Stored items

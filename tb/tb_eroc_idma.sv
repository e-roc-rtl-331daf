// tb_eroc_idma: the iDMA against the main-memory model (which stalls every
// fourth cycle) and a testbench stand-in for the E-RAID engines. Random
// loads must copy main memory words base/4 .. base/4+n-1 into E-RAID words
// 0..n-1; random offloads the other way; an engine read error on any word
// must end the offload with err set while the word is still written.
module tb_eroc_idma;
  import eroc_pkg::*;
  logic clk = 1'b0, rst_n = 1'b0;
  always #5 clk = ~clk;
  logic start = 1'b0, load = 1'b0, busy, done, err;
  logic [16:0] nwords = '0;
  logic [31:0] base = '0;
  logic rs, ws, rdone = 1'b0, rerr = 1'b0, wdone = 1'b0;
  logic [15:0] widx;
  logic [31:0] wdata, rdata = '0;
  logic mv, mr, mwe, mrv;
  logic [31:0] ma, mwd, mrd;
  logic [31:0] eraid [1024];
  int checks = 0, failures = 0;
  int bad_word = -1;

  eroc_idma dut (
    .clk_i(clk), .rst_ni(rst_n), .start_i(start), .load_i(load), .nwords_i(nwords), .mem_base_i(base),
    .busy_o(busy), .done_o(done), .err_o(err),
    .eng_rd_start_o(rs), .eng_wr_start_o(ws), .eng_widx_o(widx), .eng_wdata_o(wdata),
    .eng_rd_done_i(rdone), .eng_rd_err_i(rerr), .eng_rdata_i(rdata), .eng_wr_done_i(wdone),
    .mem_req_valid_o(mv), .mem_req_ready_i(mr), .mem_req_we_o(mwe), .mem_req_addr_o(ma),
    .mem_req_wdata_o(mwd), .mem_rsp_valid_i(mrv), .mem_rsp_rdata_i(mrd));
  eroc_main_mem #(.WORDS(4096)) u_mem (
    .clk_i(clk), .req_valid_i(mv), .req_ready_o(mr), .req_we_i(mwe), .req_addr_i(ma),
    .req_wdata_i(mwd), .rsp_valid_o(mrv), .rsp_rdata_o(mrd));

  // engine stand-in: write done 2 cycles after start, read done 3 cycles after
  logic [15:0] e_idx;
  logic [31:0] e_data;
  int e_wcnt = 0, e_rcnt = 0;
  always @(posedge clk) begin
    rdone <= 1'b0; wdone <= 1'b0; rerr <= 1'b0;
    if (ws) begin e_idx <= widx; e_data <= wdata; e_wcnt <= 2; end
    if (rs) begin e_idx <= widx; e_rcnt <= 3; end
    if (e_wcnt > 0) begin
      e_wcnt <= e_wcnt - 1;
      if (e_wcnt == 1) begin eraid[e_idx] <= e_data; wdone <= 1'b1; end
    end
    if (e_rcnt > 0) begin
      e_rcnt <= e_rcnt - 1;
      if (e_rcnt == 1) begin
        rdata <= eraid[e_idx]; rdone <= 1'b1; rerr <= (int'(e_idx) == bad_word);
      end
    end
  end

  task automatic check(input bit c, input string s);
    checks++; if (!c) begin failures++; $display("FAIL: %s", s); end
  endtask

  initial begin
    repeat (2) @(posedge clk);
    rst_n = 1'b1;
    for (int it = 0; it < 40; it++) begin
      int n, b;
      n = $urandom_range(1, 64);
      b = $urandom_range(0, 2000);
      load = $urandom_range(0, 1);
      bad_word = (!load && $urandom_range(0, 1)) ? $urandom_range(0, n - 1) : -1;
      for (int w = 0; w < 1024; w++) eraid[w] = 32'hE000_0000 + it * 4096 + w;
      @(negedge clk);
      nwords = 17'(n); base = 32'(b * 4);
      start = 1'b1;
      @(negedge clk);
      start = 1'b0;
      while (!done) @(negedge clk);
      check(err == (bad_word >= 0), "error flag");
      for (int w = 0; w < n; w++)
        if (load) check(eraid[w] == u_mem.mem[b + w], $sformatf("load word %0d", w));
        else      check(u_mem.mem[b + w] == 32'hE000_0000 + it * 4096 + w, $sformatf("offload word %0d", w));
      if (load) check(eraid[n] == 32'hE000_0000 + it * 4096 + n, "nothing past the end");
      @(negedge clk);
      check(!busy, "idle");
    end
    $display("TB_RESULT checks=%0d failures=%0d", checks, failures);
    $finish;
  end
  initial begin
    repeat (200000) @(posedge clk);
    failures++; $display("TB_RESULT checks=%0d failures=%0d", checks, failures); $finish;
  end
endmodule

_WHAT YOU HAVE TO DO_
Tally the lines in these entries that have the string "must" in them, then answer with the count and nothing else.

_YOUR SOLUTION_
2